1059447 Publié le 09/11/2004 à 21:51 supprimer cette contribution

Chi va piano, va sano (Fais pas dans le piano, va aux toilettes)

Manière discrète de guider l’être aimé dans le nid d’amour sans tomber dans la vulgarité.
1059447 Publié le 09/11/2004 à 21:54 supprimer cette contribution
Ecce homo (voici la lessive)

Allusion au suaire du Christ, qui était plus blanc que celui des deux larrons.
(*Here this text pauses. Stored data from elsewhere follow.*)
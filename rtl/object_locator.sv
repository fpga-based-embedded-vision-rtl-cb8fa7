// object_locator: row and column histograms of a binary object mask.
//
// A mask stream (1 = pixel belongs to the object) arrives in raster order,
// NCOLS pixels per row. For every column the module counts the mask bits in
// that column (hist_col) and for every row the mask bits in that row
// (hist_row). The counts are kept in one dual-port block RAM:
//   address c           (0 <= c < NCOLS)  column count of column c
//   address NCOLS + r                     row count of row r
// The centroid, spread and orientation of the object are then computed from
// the two histograms by whoever reads them (this block does not divide).
//
// Column counts are updated read-modify-write: while pixel c is counted the
// RAM is already asked for column c+1, so its old count is ready the next
// cycle and one pixel is taken every cycle. Row 0 writes its bits directly,
// so the RAM needs no clearing between frames. After the last pixel of a row
// one extra "cool-down" cycle writes the row count; in_ack is low in that
// cycle. A frame of W x H pixels therefore takes W*H + H cycles. This is the
// published algorithm, including the address map and the cool-down cycle.
//
// This design's own choices: the row length is loaded from num_cols when
// `clear` is asserted (reset loads DEFAULT_COLS, the 352-pixel CIF width);
// counts are CNT_W = 10 bits and wrap beyond 1023; a row count whose address
// would fall outside the RAM is dropped and sets the sticky hist_ovf flag;
// and the histograms are read out through a host port that borrows the RAM
// read port. hist_rd_en/hist_rd_addr give hist_rd_data one cycle later with
// hist_rd_valid. A host read displaces the prefetched column count, so in_ack
// is held low for the cycle after a host read while it is fetched again.
//
// clear: start a new frame (row and column 0) and load the row length.
module object_locator #(
  parameter int unsigned DEPTH        = 1024,
  parameter int unsigned CNT_W        = 10,
  parameter int unsigned DEFAULT_COLS = 352,
  localparam int unsigned AW          = $clog2(DEPTH)
) (
  input  logic             clk,
  input  logic             rst_n,
  // control
  input  logic             clear,
  input  logic [AW-1:0]    num_cols,
  // mask stream
  input  logic             in_rts,
  output logic             in_ack,
  input  logic             in_pix,
  // histogram read port
  input  logic             hist_rd_en,
  input  logic [AW-1:0]    hist_rd_addr,
  output logic             hist_rd_valid,
  output logic [CNT_W-1:0] hist_rd_data,
  // status
  output logic [AW-1:0]    rows_done,
  output logic             hist_ovf
);
  logic [AW-1:0]    ncols, cur_col, cur_row;
  logic [CNT_W-1:0] row_acc;
  logic             cool;
  logic             rd_block;

  // RAM ports
  logic             we;
  logic [AW-1:0]    waddr, raddr;
  logic [CNT_W-1:0] wdata, rdata;

  logic             take;
  logic [AW-1:0]    cur_col_nx;
  logic [AW:0]      row_addr;

  assign in_ack = !cool && !clear && !rd_block;
  assign take   = in_rts && in_ack;
  assign row_addr = {1'b0, ncols} + {1'b0, cur_row};

  always_comb begin
    we         = 1'b0;
    waddr      = cur_col;
    wdata      = '0;
    cur_col_nx = cur_col;
    if (cool) begin
      we    = (row_addr < (AW+1)'(DEPTH));
      waddr = row_addr[AW-1:0];
      wdata = row_acc;
    end else if (clear) begin
      cur_col_nx = '0;
    end else if (take) begin
      we    = 1'b1;
      waddr = cur_col;
      wdata = (cur_row == '0) ? CNT_W'(in_pix) : rdata + CNT_W'(in_pix);
      cur_col_nx = (cur_col == ncols - AW'(1)) ? '0 : cur_col + AW'(1);
    end
    // Prefetch the column that will be counted next, unless the host reads.
    raddr = hist_rd_en ? hist_rd_addr : cur_col_nx;
  end

  always_ff @(posedge clk or negedge rst_n) begin
    if (!rst_n) begin
      ncols    <= AW'(DEFAULT_COLS);
      cur_col  <= '0;
      cur_row  <= '0;
      row_acc  <= '0;
      cool     <= 1'b0;
      rd_block <= 1'b0;
      hist_ovf <= 1'b0;
    end else begin
      rd_block <= hist_rd_en;
      cur_col  <= cur_col_nx;
      if (cool) begin
        cur_row <= cur_row + AW'(1);
        row_acc <= '0;
        cool    <= 1'b0;
        if (!we) hist_ovf <= 1'b1;
      end else if (clear) begin
        ncols    <= num_cols;
        cur_row  <= '0;
        row_acc  <= '0;
        hist_ovf <= 1'b0;
      end else if (take) begin
        row_acc <= row_acc + CNT_W'(in_pix);
        if (cur_col == ncols - AW'(1)) cool <= 1'b1;
      end
    end
  end

  dp_bram #(.DEPTH(DEPTH), .W(CNT_W)) u_ram (
    .clk, .we, .waddr, .wdata, .raddr, .rdata
  );

  assign hist_rd_valid = rd_block;
  assign hist_rd_data  = rdata;
  assign rows_done     = cur_row;
endmodule
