# Four-master, four-slave shared-bus MPSoC

A small multiprocessor system-on-chip in which four processing elements
share one 32-bit bus to reach four RAM blocks. Each processing element takes
two 16-bit operands, computes a 32-bit result in an ALU, and holds that
result in a register. When it wants to store the result (or read a word
back), it raises a request. An arbiter gives the bus to one requester at a
time, and a tree of multiplexers steers that master's result, address and
read/write line to the RAM named by the address. Every block is plain,
synthesizable SystemVerilog with no vendor primitives.

```
 proc0      proc1      proc2      proc3          (masters)
   | REQ0     | REQ1     | REQ2     | REQ3   ->  arbiter -> GNT0..GNT3
   | POUT     | POUT     | POUT     | POUT
   +--cmux1---+          +--cmux2---+            4:1, selected by a pair of grants
        |                     |
        +------ cmux3 --------+                  2:1, selected by the bus flag
                  |
            2:4 address decoder
       +--------+--------+--------+
     ram0     ram1     ram2     ram3             (slaves) -> DTOUT0..DTOUT3
```

## Files

| file | module | role |
|---|---|---|
| `rtl/mpsoc_pkg.sv` | package | widths, ALU op codes, `proc_sel_t`, `bus_req_t` |
| `rtl/mpsoc_top.sv` | `mpsoc_top` | the whole system |
| `rtl/processor.sv` | `processor` | one master: ALU, control unit, PIPO register |
| `rtl/alu.sv` | `alu` | arithmetic unit (X) and logic unit (Y) |
| `rtl/control_unit.sv` | `control_unit` | 2:1 mux, X or Y |
| `rtl/pipo_reg.sv` | `pipo_reg` | 32-bit parallel-in parallel-out register |
| `rtl/ram.sv` | `ram` | one slave: synchronous single-port RAM |
| `rtl/shared_bus.sv` | `shared_bus` | arbiter, three control multiplexers, decoder |
| `rtl/arbiter.sv` | `arbiter` | fixed-priority (or round-robin) grant |
| `rtl/control_mux.sv` | `control_mux` | 4:1 multiplexer for a pair of masters |
| `rtl/flag_mux.sv` | `flag_mux` | 2:1 multiplexer between the pairs, with its flag |
| `rtl/addr_decoder.sv` | `addr_decoder` | 2:4 slave select |

Each `tb/tb_<module>.sv` is a self-checking testbench for that module.

## The processing element

`processor` is a fixed-function datapath, not an instruction-set processor,
and all four masters are instances of the same module.
Both 16-bit operands are zero-extended to 32 bits. The arithmetic unit and
the logic unit work on them at the same time. The control unit, a 2:1
multiplexer, passes one of the two results to a 32-bit register (`pipo_reg`),
which loads on every rising edge. `p_out` is therefore the result of the
operands and select lines present at the previous edge.

The 6-bit select input is `proc_sel_t = {unit, lop[1:0], aop[2:0]}`:

| field | value | result |
|---|---|---|
| `unit` | 1 | arithmetic result X |
| `unit` | 0 | logic result Y |
| `aop` | 000 / 001 / 010 | a+b / a−b / a×b (full 32-bit product) |
| `aop` | 011 / 100 | a+1 / a−1 |
| `aop` | 101 / 110 | b+1 / b−1 |
| `aop` | 111 | a |
| `lop` | 00 / 01 / 10 / 11 | a AND b / a OR b / a XOR b / NOT a (over 32 bits) |

The structure (operand ports, an ALU with 32-bit arithmetic and logic
halves, a 2:1 control unit, a 32-bit PIPO register) is the original
design's. The operation list, the codes and the 6-bit layout are this
implementation's own; only the 6-bit width of the select lines comes from
the original. Subtraction wraps in two's complement (a−b with b>a gives
`0xFFFFxxxx`).

## The shared bus

This is the part that needs the most care, because the grant, the flag and
the data path are all timed against one another.

**What a master offers.** Besides its `p_out`, each master `m` has a request
line `req[m]`, a 12-bit bus address `addr[m]` and a `rd_wr[m]` line (0 write,
1 read), all inputs of `mpsoc_top`. Inside, they are bundled with `p_out` as
a `bus_req_t`. Address bits `[11:10]` pick the slave and `[9:0]` the word.

**Arbiter.** `arbiter` registers a one-hot grant. At each rising edge it
grants the lowest-numbered active request (`req[0]` highest, `req[3]`
lowest). It decides again at every edge, so a waiting low-priority master is
pre-empted whenever a higher one requests, and can starve under constant
higher-priority traffic. With no request there is no grant. Setting
`ARB_ROUND_ROBIN = 1` on `mpsoc_top` (or `ROUND_ROBIN = 1` on the arbiter)
builds a round-robin arbiter instead: the search starts just after the master
granted last. The original text names both schemes but stresses static,
fixed priorities, so fixed priority is the default.

**Control multiplexers.** `control_mux` instances 1 and 2 each serve a pair
of masters (0/1 and 2/3). Their select is the pair's two grant lines:
`01` passes the first master, `10` the second, and `00` passes an all-zero
(idle) request. `11` also gives zero, though a one-hot arbiter never
produces it. `flag_mux` is the third multiplexer. Its flag is set by GNT0 or
GNT1, cleared by GNT2 or GNT3, and kept when no grant is high. Flag 1 passes
the 0/1 pair and flag 0 the 2/3 pair. The multiplexer is steered by the
flag's *next* value, so it switches in the same cycle as the grant. A
registered flag alone would send the previous owner's request to the slaves
for one cycle after a change of pair.

**Decoder.** `addr_decoder` raises the enable of the slave picked by address
bits `[11:10]`, but only while some grant is high. It puts the bus data on
that slave's data lines alone. The word address and `rd_wr` go to all
slaves.

**Timing of one transfer.**

```
edge t-1   operands/select applied           -> p_out valid after t-1
edge t     req[m] sampled high               -> gnt[m] high for t..t+1,
                                                bus carries master m
edge t+1   write: RAM stores p_out[m]
           read : DTOUT[slave] gets the word -> holds until that slave's next read
```

A master must keep its request fields (address, rd_wr, and the operands
that produce `p_out`) steady until the end of its granted cycle. It should
drop `req` during that cycle, or it will be granted again. The bus moves one
word per cycle at most, whichever master owns it.

## RAM slaves

`ram` is a synchronous single-port memory with enable, `rd_wr`, a 10-bit
address, and 32-bit data in and out. On a rising edge with `en` high, it
writes when `rd_wr = 0` and reads when `rd_wr = 1`. `data_out` is registered
and keeps its value when the RAM is not reading. The RAM has no reset, so
its contents are undefined until written.

The original gives a 10-bit address, "nearly 3 kilobytes" per RAM, and a
depth of 3072. These agree if the 3072 is bytes: 768 words of 32 bits, which
is the default `DEPTH` (`RAM_DEPTH` on the top). Addresses 768–1023 are
outside the array: writes there are dropped and reads return zero. Set
`RAM_DEPTH = 1024` to use the whole 10-bit space instead.

## Departures from the original, and choices made here

- One clock and one synchronous, active-high reset for everything. The
  original mentions separate clocks for the slaves and for the arbiter. Reset
  clears the PIPO registers, the grants and the flag, but not the RAMs.
- The source of the requests, addresses and read/write lines is left open
  in the original. Here they are top-level inputs, one set per master.
- The address travels with the data through the control multiplexers. The
  original shows only the processor outputs going through them.
- The ALU operation set and the select encoding (see above) are invented.
- The "input unit" in front of the ALU is just the operand ports. No input
  register is added.
- The one-master prototype the original used as a stepping stone is not
  included. The four-master system covers it.
- FPGA-specific results (device, resource use, clock rate) are not
  reproduced, and nothing here depends on an FPGA family.

## Simulating

Every testbench prints `TB_RESULT checks=N failures=M` and stops itself
through a watchdog if it hangs. With Verilator 5, from the directory that
holds `rtl/` and `tb/`:

```
verilator --binary --timing --assert -Irtl -y rtl +libext+.sv \
    rtl/mpsoc_pkg.sv tb/tb_mpsoc_top.sv --top-module tb_mpsoc_top -o sim
./obj_dir/sim
```

Replace `tb_mpsoc_top` with any other `tb_<module>` to test one block.

`tb_mpsoc_top` runs the full system at its default sizes. It first replays
a short fixed scenario: all four processors get fixed operand pairs and
select `111000`, master 0 requests alone, the bus goes idle, then master 1
requests. Both results are read back. It then runs 400 random operations per
master: random operands and operations, random slaves and words (a few above
the RAM depth), and random think-time, so that masters contend. Each master
keeps its request steady until granted.

A reference model checks the following:

- every grant against fixed priority;
- the flag;
- every read against a reference copy of the four RAMs, filled with
  independently computed ALU results.

It also counts grants per master, writes and reads per slave, contention,
waiting masters, flag sets and clears, idle cycles, both ALU units and
out-of-range accesses. If any of these never happens, the test fails.

The block testbenches cover more ground. `tb_ram` fills and reads back all
768 words. It also checks read latency and hold, writes with enable low, and
out-of-range addresses. `tb_arbiter` checks all request patterns and
pre-emption in both arbiter modes. `tb_shared_bus` checks 2000 random cycles
of the bus against its reference.

## Changing it

- Bus width, operand width and address split are localparams in
  `mpsoc_pkg`. `bus_req_t` and the decoder follow them.
- New ALU operations go in `arith_op_e`/`logic_op_e` and the two `case`
  statements in `alu.sv`. Widen `proc_sel_t` if more codes are needed.
- The four-master, four-slave shape is built from fixed pairs of grants,
  as in the original. A different number of masters needs a new multiplexer
  tree in `shared_bus.sv`.
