// mpsoc_pkg: widths, select-field layout and the bus request record shared by
// the processors, the shared bus and the RAM slaves of the four-master,
// four-slave shared-bus MPSoC.
//
// Fixed by the design description: 16-bit processor operands, 32-bit
// processor results and bus data, four masters, four slaves, a 10-bit RAM
// word address and a 2:4 slave decoder. Chosen here: a 12-bit bus address
// whose two top bits pick the slave, the 6-bit select layout below and the
// ALU operation codes.
package mpsoc_pkg;

  localparam int unsigned N_MASTERS  = 4;
  localparam int unsigned N_SLAVES   = 4;
  localparam int unsigned OPND_W     = 16;  // processor inputs a, b
  localparam int unsigned DATA_W     = 32;  // ALU, PIPO, bus and RAM data
  localparam int unsigned RAM_ADDR_W = 10;  // RAM word address
  localparam int unsigned SLV_SEL_W  = 2;   // 2:4 address decoder input
  localparam int unsigned BUS_ADDR_W = SLV_SEL_W + RAM_ADDR_W;

  // Arithmetic unit operation, select[2:0].
  typedef enum logic [2:0] {
    AR_ADD  = 3'b000,  // a + b
    AR_SUB  = 3'b001,  // a - b (two's complement, 32 bits)
    AR_MUL  = 3'b010,  // a * b (full 32-bit product)
    AR_INCA = 3'b011,  // a + 1
    AR_DECA = 3'b100,  // a - 1
    AR_INCB = 3'b101,  // b + 1
    AR_DECB = 3'b110,  // b - 1
    AR_PASA = 3'b111   // a
  } arith_op_e;

  // Logic unit operation, select[4:3].
  typedef enum logic [1:0] {
    LG_AND = 2'b00,
    LG_OR  = 2'b01,
    LG_XOR = 2'b10,
    LG_NOT = 2'b11     // ~a over the 32-bit zero-extended operand
  } logic_op_e;

  // Processor select lines: unit picks the control-unit (2:1 mux) input,
  // 1 = arithmetic result X, 0 = logic result Y.
  typedef struct packed {
    logic      unit;
    logic_op_e lop;
    arith_op_e aop;
  } proc_sel_t;

  // What one master offers to the shared bus.
  typedef struct packed {
    logic                  rd_wr;  // 0 write, 1 read (the RAM's convention)
    logic [BUS_ADDR_W-1:0] addr;   // [11:10] slave, [9:0] word
    logic [DATA_W-1:0]     data;   // processor output POUT
  } bus_req_t;

endpackage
Par extension, s'emploie pour désigner du beau linge.
1059447 Publié le 09/11/2004 à 21:55 supprimer cette contribution

Eggare humanum est (je suis garé devant la gare de l’Est.)

S’utilise pour signifier qu’on est dans l’inquiétude.
1151591 Publié le 09/11/2004 à 22:01 supprimer cette contribution
Mais alors tu l'as retrouvé?
1059447 Publié le 09/11/2004 à 22:10 supprimer cette contribution

Ben non...mais c’est sûrement pas perdu pour tout le monde...
1059447 Publié le 09/11/2004 à 22:11 supprimer cette contribution

Fiat lux ! (Oh, la belle voiture ! )
1059447 Publié le 09/11/2004 à 22:11 supprimer cette contribution

In vino veritas (Un petit rouge bien tassé.)

Se dit affectueusement d’un nain communiste très vieillis.
1059447 Publié le 10/11/2004 à 00:55 supprimer cette contribution

Ite, missa est (Je l’ai perdu à la gare de l’Est.)

Ne doit s’employer que si on l’a perdu à la gare de l’Est.
1059447 Publié le 10/11/2004 à 00:59 supprimer cette contribution

Lugdunum omnibus est (Pour Lyon, ça va moins vite par la gare de l’Est.)

Sans commentaire.
1220714 Publié le 10/11/2004 à 01:01 supprimer cette contribution
Errare humanum est!

J'ai erré avec un SDF en gare de l'est.
1220714 Publié le 10/11/2004 à 01:06 supprimer cette contribution
"Et omnia vanitas"

Un homme au lever.
1059447 Publié le 10/11/2004 à 01:10 supprimer cette contribution
Elfe
1220714 Publié le 10/11/2004 à 01:12 supprimer cette contribution
Jock.
1059447 Publié le 10/11/2004 à 01:12 supprimer cette contribution

Manou militari ! (Germaine s’est engagée dans les paras ! )

Expression populaire à Rome, au début de la décadence, qui aurait eu pour cible l’impératrice Germaine Tibère, célèbre pour ses tournées nocturnes des popotes en Palestine occupée, et notamment au Golgotha où elle connut l’extase dans les bras des gardes du tombeau du Christ, permettant ainsi à ce dernier de ressusciter sans se faire remarquer.
1220714 Publié le 10/11/2004 à 01:14 supprimer cette contribution
"Civis pacem para bellum"

9mm germanique sous dimensionné pour la belle.
1220714 Publié le 10/11/2004 à 01:20 supprimer cette contribution
"dans les bras des gardes du tombeau du Christ"

Longinus Pompier avec une grande lance.